WHAT IS NEEDED = Please repeat the records exactly from their first line, finishing at the line containing "pulses so that" and including it.

RECORD SET =
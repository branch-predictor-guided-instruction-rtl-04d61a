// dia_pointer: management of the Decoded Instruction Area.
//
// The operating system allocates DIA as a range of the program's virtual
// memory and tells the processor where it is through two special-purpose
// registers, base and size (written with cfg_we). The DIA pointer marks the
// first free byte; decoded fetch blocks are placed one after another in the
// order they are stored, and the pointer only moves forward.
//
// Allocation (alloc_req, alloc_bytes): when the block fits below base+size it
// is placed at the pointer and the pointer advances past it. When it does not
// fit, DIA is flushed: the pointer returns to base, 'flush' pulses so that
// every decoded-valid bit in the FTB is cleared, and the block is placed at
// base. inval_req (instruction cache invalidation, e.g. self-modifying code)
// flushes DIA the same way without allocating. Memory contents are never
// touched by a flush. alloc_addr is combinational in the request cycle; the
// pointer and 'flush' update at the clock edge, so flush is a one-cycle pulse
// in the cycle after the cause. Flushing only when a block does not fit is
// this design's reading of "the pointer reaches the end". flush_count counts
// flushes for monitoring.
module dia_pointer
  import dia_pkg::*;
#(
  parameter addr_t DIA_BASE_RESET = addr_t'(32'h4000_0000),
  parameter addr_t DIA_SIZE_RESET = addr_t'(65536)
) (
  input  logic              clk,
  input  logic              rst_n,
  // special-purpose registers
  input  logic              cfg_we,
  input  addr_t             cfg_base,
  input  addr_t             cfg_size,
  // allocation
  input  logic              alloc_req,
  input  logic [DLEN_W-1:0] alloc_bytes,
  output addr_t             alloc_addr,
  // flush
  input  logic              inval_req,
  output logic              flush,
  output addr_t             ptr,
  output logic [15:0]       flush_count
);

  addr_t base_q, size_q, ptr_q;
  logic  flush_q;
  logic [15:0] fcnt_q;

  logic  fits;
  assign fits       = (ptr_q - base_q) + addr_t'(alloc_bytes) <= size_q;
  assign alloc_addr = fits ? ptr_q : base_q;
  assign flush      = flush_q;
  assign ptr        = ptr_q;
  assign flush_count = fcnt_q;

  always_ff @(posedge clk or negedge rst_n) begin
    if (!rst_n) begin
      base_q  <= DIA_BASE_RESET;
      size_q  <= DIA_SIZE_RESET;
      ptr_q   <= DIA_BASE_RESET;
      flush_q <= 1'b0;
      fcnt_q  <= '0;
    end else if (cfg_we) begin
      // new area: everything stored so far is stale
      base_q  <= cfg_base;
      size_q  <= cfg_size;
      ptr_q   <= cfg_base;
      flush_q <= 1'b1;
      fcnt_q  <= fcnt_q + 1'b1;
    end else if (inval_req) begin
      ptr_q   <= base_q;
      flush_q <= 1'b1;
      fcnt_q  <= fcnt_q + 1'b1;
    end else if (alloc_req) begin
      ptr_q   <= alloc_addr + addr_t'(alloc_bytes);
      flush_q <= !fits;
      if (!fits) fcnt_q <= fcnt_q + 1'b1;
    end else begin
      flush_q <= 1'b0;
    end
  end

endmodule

RESPONSE AREA =
repository branch-predictor-guided-instruction-rtl-04d61a
// dia_pointer: management of the Decoded Instruction Area.
//
// The operating system allocates DIA as a range of the program's virtual
// memory and tells the processor where it is through two special-purpose
// registers, base and size (written with cfg_we). The DIA pointer marks the
// first free byte; decoded fetch blocks are placed one after another in the
// order they are stored, and the pointer only moves forward.
//
// Allocation (alloc_req, alloc_bytes): when the block fits below base+size it
// is placed at the pointer and the pointer advances past it. When it does not
// fit, DIA is flushed: the pointer returns to base, 'flush' pulses so that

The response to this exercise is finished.